# Need some advice



## Saltfisher (Mar 26, 2009)

Well, I've been flounder giggin a couple times without any luck. i have a 16 ft jon boat we do it out of, and was wonderin if yall thought that the flounder lights underwater are necessary? We rigged it up where we have two car lights mounted on the front above water, which makes a little glare. just wonderin how much better i'd be able to see with the lights underwater...they are a little pricy. and if you think i need those lights, will one be enough? or will i need two or three...i fish out on east bay and i really wanna start gettin into some flounder this summer.


----------



## Shiznik (Feb 24, 2008)

I myself have set our boat up with 3 types of lights now and what I suggest is before you buuy any, find someone on the forum that might let you ride along just to see how their set up looks when on the water. It is going to depend on what you want. We all have our own set ups and what we can afford, what works best for the water clarity we use them in and area, type of bottom, etc... There have been some really good threads on here addressing the exact question you are asking. I wish now I would've went out on some of my buddies set ups first and I could have saved a lot of money. Take your time if you can. I am no expert, I am learning just like yourself.

Chris


----------



## FlounderAssassin (Sep 28, 2007)

I too have had 3 different setups on my boat. i have had 2 different 12v underwater setups and now i have 4 300w halogens and by far i like the above water halogens better then either of the underwater setups i have had. i get a much brauder (sp) spread from the lights then i ever did with the underwaters. only problem i have with the halogens is when there is a ripple it causes a really bad glare making it almost impossible to see. but from what i hear the guys with the HPS lights dont have near the problem with the ripple on the water as i do with the halogens...guess HPS lights will be setup #4 some time in the distant future lol


----------



## Flounder9.75 (Sep 28, 2007)

I use both at the same time 3 300halo above and 2 100w under. The unders do make it a loot better when theres a ripple. Make you a cheap set with a couple 50 or 75 w 12 v bulbs. Or for about 30 to 40 bucks make you set withStar Fires 

BTW Star Fies don't draw near as much wattage as the reg 12v and put out a lot more light.


----------



## mirage2521 (Apr 22, 2009)

> *Flounder9.75 (5/14/2009)*I use both at the same time 3 300halo above and 2 100w under. The unders do make it a loot better when theres a ripple. Make you a cheap set with a couple 50 or 75 w 12 v bulbs. Or for about 30 to 40 bucks make you set withStar Fires
> 
> BTW Star Fies don't draw near as much wattage as the reg 12v and put out a lot more light.

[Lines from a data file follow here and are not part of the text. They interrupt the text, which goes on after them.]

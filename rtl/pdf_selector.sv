// pdf_selector: probability-density-based compression of a captured training
// window, streamed to the processor.
//
// Idea: rather than sending every captured feedback sample to the training
// software, keep a fixed fraction of them chosen so that the sample
// distribution over signal power is preserved, and keep with each chosen
// sample the M samples before it, which the memory terms of the model need.
// The method (fraction, histogram at a chosen resolution, random choice per
// bin in proportion to the bin size, previous samples up to the memory depth)
// follows the document; doing it in logic, the power binning, the rounding of
// the per-bin quota and the random-choice rule are this design's.
//
// It works in three phases on a window of n samples held in rx_capture:
//  1. HIST: read all n samples (one per clock) and count them into NBINS bins
//     of equal width in power |x|^2 = I^2+Q^2 (bin = |x|^2 >> (31-log2 NBINS)).
//  2. QUOTA: one clock; quota_b = round(count_b * ratio), ratio an unsigned
//     0.16 fraction. With compression off (compress_en = 0) quota_b = count_b,
//     which sends the whole window.
//  3. SELECT: read the samples again in order. A sample of bin b is chosen
//     with probability rq_b/rc_b (rc_b samples of the bin still to come, rq_b
//     of its quota still open; uniform draw from a 16-bit LFSR), which picks
//     exactly quota_b samples per bin, each subset equally likely (sequential
//     selection sampling). A sample is sent when it or one of the M samples
//     after it is chosen, so every chosen sample arrives with its M
//     predecessors; each sample is sent once even where windows overlap.
//
// Output: m_axis carries one sample per beat, tdata = {Q, I}, tuser =
// {chosen, index in the window}, tlast on the final beat (the last chosen
// sample). SELECT moves one sample per clock while m_axis is ready. rd_addr /
// rd_data is the read port of the capture buffer (one clock latency). start
// (while idle) begins a run over n samples; busy is high during the run, done
// pulses at its end; chosen_total and sent give the sizes of the last run.
module pdf_selector
  import dpd_pkg::*;
#(
  parameter int unsigned DEPTH = 40960,        // largest window, samples
  parameter int unsigned NBINS = 32,           // histogram resolution
  parameter int unsigned M     = 3,            // memory depth
  parameter logic [15:0] SEED  = 16'hACE1,     // LFSR seed, non-zero
  localparam int unsigned LA   = $clog2(DEPTH + 1),
  localparam int unsigned SA   = $clog2(DEPTH),
  localparam int unsigned BW   = $clog2(NBINS)
) (
  input  logic          clk,
  input  logic          rst_n,
  input  logic          start,
  input  logic [LA-1:0] n,
  input  logic          compress_en,
  input  logic [15:0]   ratio,          // fraction kept, unsigned 0.16
  output logic [SA-1:0] rd_addr,
  input  iq_t           rd_data,
  axis_if.master        m_axis,
  output logic          busy,
  output logic          done,
  output logic [LA-1:0] chosen_total,
  output logic [LA-1:0] sent
);
  typedef enum logic [2:0] {S_IDLE, S_HIST, S_QUOTA, S_SELECT, S_DONE} state_t;
  state_t state;

  typedef struct packed {
    logic          valid;
    logic          chosen;
    logic          last;
    logic [SA-1:0] idx;
    iq_t           x;
  } entry_t;

  logic [LA-1:0] cnt [NBINS];   // histogram, then samples still to come per bin
  logic [LA-1:0] rq  [NBINS];   // open quota per bin
  logic [LA-1:0] n_q;
  logic [LA+1:0] ra;            // index of the sample on rd_data (LA+2 bits covers n+M)
  logic          comp_q;
  logic [15:0]   ratio_q;
  logic [15:0]   lfsr;
  logic [LA-1:0] chosen_cnt;
  entry_t        win [M+1];     // win[0] newest

  // ---------------- bin of the sample on the read port
  function automatic logic [BW-1:0] bin_of(iq_t x);
    logic [31:0] p;
    logic [32-BW:0] b;
    p = 32'($signed(x.i) * $signed(x.i)) + 32'($signed(x.q) * $signed(x.q));
    b = (33-BW)'(p >> (31 - BW));
    return (b >= (33-BW)'(NBINS)) ? BW'(NBINS - 1) : BW'(b);
  endfunction

  wire [BW-1:0] cur_bin  = bin_of(rd_data);
  wire          in_range = ra < (LA+2)'(n_q);
  wire          adv      = !m_axis.tvalid || m_axis.tready;

  // ---------------- read address: next sample when advancing, else hold
  always_comb begin
    rd_addr = '0;
    if (state == S_HIST)
      rd_addr = SA'(ra + 1'b1);
    else if (state == S_SELECT)
      rd_addr = adv ? SA'(ra + 1'b1) : SA'(ra);
  end

  // ---------------- random choice for the current sample
  logic [31:0] draw;
  logic        take;
  always_comb begin
    draw = 32'(lfsr) * 32'(cnt[cur_bin]);
    take = in_range && (LA'(draw >> 16) < rq[cur_bin]);
  end

  // ---------------- window after shifting in the current sample
  entry_t win_n [M+1];
  logic   keep;
  always_comb begin
    win_n[0].valid  = in_range;
    win_n[0].chosen = take;
    win_n[0].last   = take && (chosen_cnt + 1'b1 == chosen_total);
    win_n[0].idx    = SA'(ra);
    win_n[0].x      = rd_data;
    for (int k = 1; k <= M; k++) win_n[k] = win[k-1];
    keep = 1'b0;
    for (int k = 0; k <= M; k++) keep |= win_n[k].valid && win_n[k].chosen;
  end

  always_ff @(posedge clk or negedge rst_n) begin
    if (!rst_n) begin
      state          <= S_IDLE;
      busy           <= 1'b0;
      done           <= 1'b0;
      ra             <= '0;
      n_q            <= '0;
      comp_q         <= 1'b0;
      ratio_q        <= '0;
      lfsr           <= SEED;
      chosen_cnt     <= '0;
      chosen_total   <= '0;
      sent           <= '0;
      m_axis.tvalid  <= 1'b0;
      m_axis.tdata   <= '0;
      m_axis.tuser   <= '0;
      m_axis.tlast   <= 1'b0;
      for (int b = 0; b < NBINS; b++) begin cnt[b] <= '0; rq[b] <= '0; end
      for (int k = 0; k <= M; k++) win[k] <= '0;
    end else begin
      done <= 1'b0;
      if (m_axis.tvalid && m_axis.tready) begin
        m_axis.tvalid <= 1'b0;
        sent          <= sent + 1'b1;
      end
      unique case (state)
        S_IDLE: if (start) begin
          n_q     <= (n > LA'(DEPTH)) ? LA'(DEPTH) : n;
          comp_q  <= compress_en;
          ratio_q <= ratio;
          ra      <= '0;        // rd_addr was 0 in this clock
          busy    <= 1'b1;
          sent    <= '0;
          for (int b = 0; b < NBINS; b++) cnt[b] <= '0;
          state   <= S_HIST;
        end
        S_HIST: begin
          if (in_range) begin
            cnt[cur_bin] <= cnt[cur_bin] + 1'b1;
            ra <= ra + 1'b1;
          end else begin
            state <= S_QUOTA;
          end
        end
        S_QUOTA: begin
          logic [LA-1:0] tot;
          tot = '0;
          for (int b = 0; b < NBINS; b++) begin
            logic [LA+16:0] q;
            q = (LA+17)'(cnt[b]) * (LA+17)'(ratio_q) + (LA+17)'(17'h08000);
            rq[b] <= comp_q ? LA'(q >> 16) : cnt[b];
            tot   += comp_q ? LA'(q >> 16) : cnt[b];
          end
          chosen_total <= tot;
          chosen_cnt   <= '0;
          ra           <= '0;   // rd_addr was 0 in this clock
          for (int k = 0; k <= M; k++) win[k] <= '0;
          state        <= S_SELECT;
        end
        S_SELECT: if (adv) begin
          if (ra >= (LA+2)'(n_q) + (LA+2)'(M)) begin
            state <= S_DONE;
          end else begin
            if (in_range) begin
              cnt[cur_bin] <= cnt[cur_bin] - 1'b1;
              lfsr <= {1'b0, lfsr[15:1]} ^ (lfsr[0] ? 16'hB400 : 16'h0000);
              if (take) begin
                rq[cur_bin] <= rq[cur_bin] - 1'b1;
                chosen_cnt  <= chosen_cnt + 1'b1;
              end
            end
            win <= win_n;
            ra  <= ra + 1'b1;
            if (win_n[M].valid && keep) begin
              m_axis.tvalid <= 1'b1;
              m_axis.tdata  <= win_n[M].x;
              m_axis.tuser  <= {win_n[M].chosen, win_n[M].idx};
              m_axis.tlast  <= win_n[M].last;
            end
          end
        end
        S_DONE: if (!m_axis.tvalid) begin
          busy  <= 1'b0;
          done  <= 1'b1;
          state <= S_IDLE;
        end
        default: state <= S_IDLE;
      endcase
    end
  end

endmodule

I have been using a set up with 2 starfires and I have been amazed at how long my battery lasts with these 2 bulbs. I have been using one deep cycle and getting 5-7 hours out of it.


----------



## Flounder9.75 (Sep 28, 2007)

> *mirage2521 (5/14/2009)*
> 
> 
> > *Flounder9.75 (5/14/2009)*I use both at the same time 3 300halo above and 2 100w under. The unders do make it a loot better when theres a ripple. Make you a cheap set with a couple 50 or 75 w 12 v bulbs. Or for about 30 to 40 bucks make you set withStar Fires
> ...




That sounds about right


----------